Emmenosperma alphitonioides, the yellow ash or bonewood, is a rainforest tree of eastern Australia. It grows from Clyde River, New South Wales near Batemans Bay (35° S), to Cape York Peninsula in at the most northerly part of Australia. It grows in many different types of rainforest, in tropical, subtropical and warm temperate rainforests.

==Description==
Growing to around 35 metres tall, and 150 cm in diameter. The outer bark is fissured, silvery grey. The fissures become more evident on larger trees. The trunk is somewhat flanged at the base.

The leaves appear almost "featureless", green, opposite, not toothed, somewhat resembling leaves of a lemon or orange. 2 to 7 cm long, 2 to 4 cm wide with a blunt point.

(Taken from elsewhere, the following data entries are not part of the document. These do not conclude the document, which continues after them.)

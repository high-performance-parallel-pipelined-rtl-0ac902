// tb_combiner2_cell: random check of the 2-combiner: line a gains line b's
// vote exactly when both carry the same word.
module tb_combiner2_cell;
  localparam int K = 3, W = 5;
  logic [K-1:0] xa, xb;
  logic [W-1:0] va, vb, va_out;
  int checks = 0, failures = 0;
  combiner2_cell #(.K(K), .W(W)) dut (.*);
  initial begin
    #100000;
    failures++;
    $display("TB_RESULT checks=%0d failures=%0d", checks, failures);
    $finish;
  end
  initial begin
    for (int t = 0; t < 2000; t++) begin
      xa = K'($urandom); xb = K'($urandom);
      va = W'($urandom % 16); vb = W'($urandom % 16);
      #1;
      checks++;
      if (va_out != ((xa == xb) ? W'(va + vb) : va)) failures++;
    end
    $display("TB_RESULT checks=%0d failures=%0d", checks, failures);
    $finish;
  end
endmodule
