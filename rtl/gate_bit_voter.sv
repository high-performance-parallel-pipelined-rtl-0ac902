// gate_bit_voter: m-out-of-n bit voter as two-level logic.
//
// y = 1 iff at least M of the N input bits are 1. Two realisations:
//   AND-OR: the OR of one M-input AND term per M-subset of the inputs;
//   OR-AND: the AND of one (N-M+1)-input OR term per (N-M+1)-subset
//           (at least M ones means no N-M+1 inputs are all zero).
// AND_OR selects the form; its default picks AND-OR exactly when
// M > (N+1)/2, the case in which that form needs fewer gates and gate
// inputs. The number of terms grows as a binomial coefficient, so this form
// is only sensible for small N. Purely combinational. No fan-in limit is
// modelled: a multi-level version with bounded fan-in is left to synthesis.
// N = 7, M = 4 (simple majority of seven) is this design's default size.
module gate_bit_voter #(
  parameter int N = 7,
  parameter int M = 4,
  parameter bit AND_OR = (2 * M > N + 1)
) (
  input  logic [N-1:0] x,
  output logic         y
);
  always_comb begin
    if (AND_OR) begin
      y = 1'b0;
      for (int s = 0; s < (1 << N); s++)
        if ($countones(N'(s)) == M)
          y = y | (&(x | ~N'(s)));
    end else begin
      y = 1'b1;
      for (int s = 0; s < (1 << N); s++)
        if ($countones(N'(s)) == N - M + 1)
          y = y & (|(x & N'(s)));
    end
  end
endmodule
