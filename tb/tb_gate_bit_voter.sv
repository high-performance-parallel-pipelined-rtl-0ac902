// tb_gate_bit_voter: exhaustive check of the two-level m-out-of-n voter in
// both forms (OR-AND at the default 4-of-7, AND-OR at 6-of-7 and at a
// forced 4-of-7) against a population count.
module tb_gate_bit_voter;
  logic [6:0] x;
  logic y_def, y_ao6, y_ao4;
  int checks = 0, failures = 0;
  gate_bit_voter dut (.x(x), .y(y_def));
  gate_bit_voter #(.N(7), .M(6)) u_ao6 (.x(x), .y(y_ao6));
  gate_bit_voter #(.N(7), .M(4), .AND_OR(1'b1)) u_ao4 (.x(x), .y(y_ao4));
  initial begin
    #100000;
    failures++;
    $display("TB_RESULT checks=%0d failures=%0d", checks, failures);
    $finish;
  end
  initial begin
    for (int s = 0; s < 128; s++) begin
      x = 7'(s);
      #1;
      checks += 3;
      if (y_def != ($countones(x) >= 4)) failures++;
      if (y_ao6 != ($countones(x) >= 6)) failures++;
      if (y_ao4 != ($countones(x) >= 4)) failures++;
    end
    $display("TB_RESULT checks=%0d failures=%0d", checks, failures);
    $finish;
  end
endmodule
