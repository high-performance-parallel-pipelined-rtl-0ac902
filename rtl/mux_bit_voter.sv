// mux_bit_voter: weighted threshold bit voter by multiplexer decomposition.
//
// y = 1 iff sum(x[i] * VOTES[i]) >= T. Input 0 is taken as the select of a
// 2:1 multiplexer: if it is 1, the remaining inputs 1..N-1 must still supply
// T - VOTES[0] votes; if 0, they must supply T. Each branch is again such a
// voter over inputs 2..N-1, and so on, until a residual function is trivial:
// constant 1 (threshold <= 0), constant 0 (threshold above the sum of the
// remaining votes), a single OR (any one remaining input suffices) or a
// single AND (all remaining inputs are needed). Sub-voters with the same
// inputs and threshold are built once and shared: sub[i][t] is the voter of
// inputs i..N-1 with threshold t, computed from the last input back to the
// first. Inputs must be ordered by descending vote, input 0 the highest, so
// that the largest votes drive the first multiplexers. All votes are assumed
// non-zero. Purely combinational. VOTES packs input i's vote in bits
// [i*VW +: VW]. The default is the 6-input voter with votes 2, 2, 2, 1, 1, 1
// and threshold 5. The sharing table and 2:1 multiplexers throughout are this
// design's choices.
module mux_bit_voter #(
  parameter int N  = 6,
  parameter int VW = 2,
  parameter logic [N*VW-1:0] VOTES = {2'd1, 2'd1, 2'd1, 2'd2, 2'd2, 2'd2},
  parameter int T  = 5
) (
  input  logic [N-1:0] x,
  output logic         y
);
  // vote of input i
  function automatic int vote(input int i);
    return int'(VOTES[i*VW +: VW]);
  endfunction

  // sum of the votes of inputs i..N-1
  function automatic int rest_sum(input int i);
    int s;
    s = 0;
    for (int j = i; j < N; j++) s += vote(j);
    return s;
  endfunction

  // smallest vote among inputs i..N-1
  function automatic int rest_min(input int i);
    int m;
    m = vote(i);
    for (int j = i + 1; j < N; j++) if (vote(j) < m) m = vote(j);
    return m;
  endfunction

  localparam int TMAX = rest_sum(0) + 1;   // any larger threshold is constant 0

  // clamp a threshold into the table's range
  function automatic int clamp(input int t);
    return (t < 0) ? 0 : (t > TMAX) ? TMAX : t;
  endfunction

  logic [TMAX:0] sub [N+1];

  always_comb begin
    // no inputs left: only a threshold <= 0 is met
    sub[N] = '0;
    sub[N][0] = 1'b1;
    for (int i = N - 1; i >= 0; i--) begin
      for (int t = 0; t <= TMAX; t++) begin
        if (t <= 0)
          sub[i][t] = 1'b1;                          // constant 1
        else if (t > rest_sum(i))
          sub[i][t] = 1'b0;                          // constant 0
        else if (t <= rest_min(i))
          sub[i][t] = |(x >> i);                     // single OR
        else if (t == rest_sum(i))
          sub[i][t] = &(x | ~({N{1'b1}} << i));      // single AND of inputs i..N-1
        else                                         // 2:1 multiplexer on input i
          sub[i][t] = x[i] ? sub[i+1][clamp(t - vote(i))] : sub[i+1][t];
      end
    end
  end

  assign y = sub[0][clamp(T)];
endmodule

The petioles are 4 to 10 mm long and smooth. Lower leaf surface paler than the top side. Leaf veins evident on both sides.

White flowers appear between August and November, in cymes of panicles. The fruit is a bright orange and fleshy, with two seeds. Fruit matures from March to August. When fruiting, the tree is easily identified by masses of orange drupes. The use of a file is recommended to weaken the seed shell, to assist germination.